- Born: Nelson Henricks 1963 (age 61–62) Bow Island, Alberta
- Occupation: Artist
- Known for: Video artist
- Website: nelsonhenricks.com

= Nelson Henricks =

Canadian artist (born 1963)

Nelson Henricks (born 1963) is a Canadian artist known for his video works. Originally from Bow Island, Alberta, he received a diploma in visual arts from the Alberta College of Art. In 1991 he relocated to Montréal and obtained a Bachelor of Fine arts in Cinema from Concordia University. Henricks also works as a writer and curator. His texts have been published in many periodicals and publications relating to contemporary art, including the magazines Fuse, Esse, Parachute and Public.

== Work ==
Montreal artist Nelson Henricks has developed his work using a dual approach, creating immersive works, with a music all their own, along with subjects from the history of art and culture, including, more recently, the American abstract painter Joan Mitchell.

==Selected exhibitions==
Henricks has participated in many group and solo exhibitions. A mid-career retrospective of Henricks's work entitled Nelson Henricks : Time Will Have Passed = Le temps aura passé. was presented at the Leonard and Bina Ellen Gallery in 2010. Henricks was a part of the Quebec Triennale 2011 held at the Musée d'art contemporain de Montréal.

In 2021, he was one of the participants in John Greyson's experimental short documentary film International Dawn Chorus Day.

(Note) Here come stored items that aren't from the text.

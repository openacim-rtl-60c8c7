// tb_log_mult: tests the compensated logarithmic multiplier.
//  * N = 8: all 65536 operand pairs against the reference
//    2^(k1+k2) + round(max(qa,qb))*min(qa,qb) + qa*2^k2 + qb*2^k1
//    (zero when an operand is zero). It also checks that the compensation
//    term never overlaps 2^(k1+k2), so that an OR may replace the adder, and
//    reports the mean relative error against a*b, which must be below that
//    of the uncompensated (AP-only) product.
//  * N = 8 without compensation against the AP-only reference.
//  * N = 16 and N = 32: random pairs against the reference.
module tb_log_mult;
  import tb_ref_pkg::*;
  int checks = 0, failures = 0;
  real red_c = 0.0, red_m = 0.0, rel;
  int  nz = 0;
  longint unsigned e, em, ex, qa, qb, hi, lo;
  logic clk = 0;
  always #5 clk = ~clk;

  logic [7:0]  a8, b8;
  logic [15:0] p8, p8m;
  logic [15:0] a16, b16;
  logic [31:0] p16;
  logic [31:0] a32, b32;
  logic [63:0] p32;

  log_mult                             u8   (.a(a8), .b(b8), .p(p8));
  log_mult #(.N(8), .COMPENSATE(1'b0)) u8m  (.a(a8), .b(b8), .p(p8m));
  log_mult #(.N(16))                   u16  (.a(a16), .b(b16), .p(p16));
  log_mult #(.N(32))                   u32  (.a(a32), .b(b32), .p(p32));

  initial begin
    repeat (100000) @(posedge clk);
    failures++;
    $display("TB_RESULT checks=%0d failures=%0d", checks, failures);
    $finish;
  end

  initial begin
    for (int i = 0; i < 256; i++) begin
      for (int j = 0; j < 256; j++) begin
        a8 = 8'(i); b8 = 8'(j);
        #1;
        e  = log_ref(i, j);
        em = log_ref(i, j, 1'b0);
        checks++;
        if (64'(p8) != e) begin
          failures++;
          if (failures < 10) $display("FAIL log8 %0d*%0d = %0d expected %0d", i, j, p8, e);
        end
        checks++;
        if (64'(p8m) != em) begin
          failures++;
          if (failures < 10) $display("FAIL aponly8 %0d*%0d = %0d expected %0d", i, j, p8m, em);
        end
        if (i != 0 && j != 0) begin
          qa = i - (64'd1 << msb(i));
          qb = j - (64'd1 << msb(j));
          hi = (qa > qb) ? qa : qb;
          lo = (qa > qb) ? qb : qa;
          checks++;
          if (round_pow2(hi) * lo >= (64'd1 << (msb(i) + msb(j)))) begin
            failures++;
            $display("FAIL compensation overlaps 2^(k1+k2) for %0d*%0d", i, j);
          end
          ex = i * j;
          rel = ($itor(p8) - $itor(ex)) / $itor(ex);
          red_c += (rel < 0.0) ? -rel : rel;
          rel = ($itor(ex) - $itor(p8m)) / $itor(ex);
          red_m += (rel < 0.0) ? -rel : rel;
          nz++;
        end
      end
    end
    red_c = red_c / $itor(nz);
    red_m = red_m / $itor(nz);
    $display("mean relative error: compensated %f, uncompensated %f", red_c, red_m);
    checks++;
    if (!(red_c < red_m)) begin
      failures++;
      $display("FAIL compensation does not reduce the error");
    end
    for (int n = 0; n < 20000; n++) begin
      a16 = 16'($urandom >> (n % 16)); b16 = 16'($urandom);
      a32 = $urandom >> (n % 32); b32 = $urandom;
      if (n == 0) begin a16 = '1; b16 = '1; a32 = '1; b32 = '1; end
      #1;
      checks++;
      if (64'(p16) != log_ref(a16, b16)) begin
        failures++;
        if (failures < 10) $display("FAIL log16 %0d*%0d = %0d", a16, b16, p16);
      end
      checks++;
      if (p32 != log_ref(a32, b32)) begin
        failures++;
        if (failures < 10) $display("FAIL log32 %0d*%0d = %0d", a32, b32, p32);
      end
    end
    $display("TB_RESULT checks=%0d failures=%0d", checks, failures);
    $finish;
  end
endmodule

In 2022, the Musée d'art contemporain de Montréal (MACM) held the show Nelson Henricks: Unpublished works.

==Collections==
Henricks's work is included in the permanent collections of the National Gallery of Canada, the Museum of Modern Art in New York, The Musée national des beaux-arts du Québec in Quebec and the Chicago Video Data Bank.

==Awards==
In 2002 Henricks received the Bell Canada Award in Video Art. In 2015, he was the laureate of the Giverny Capital Prize.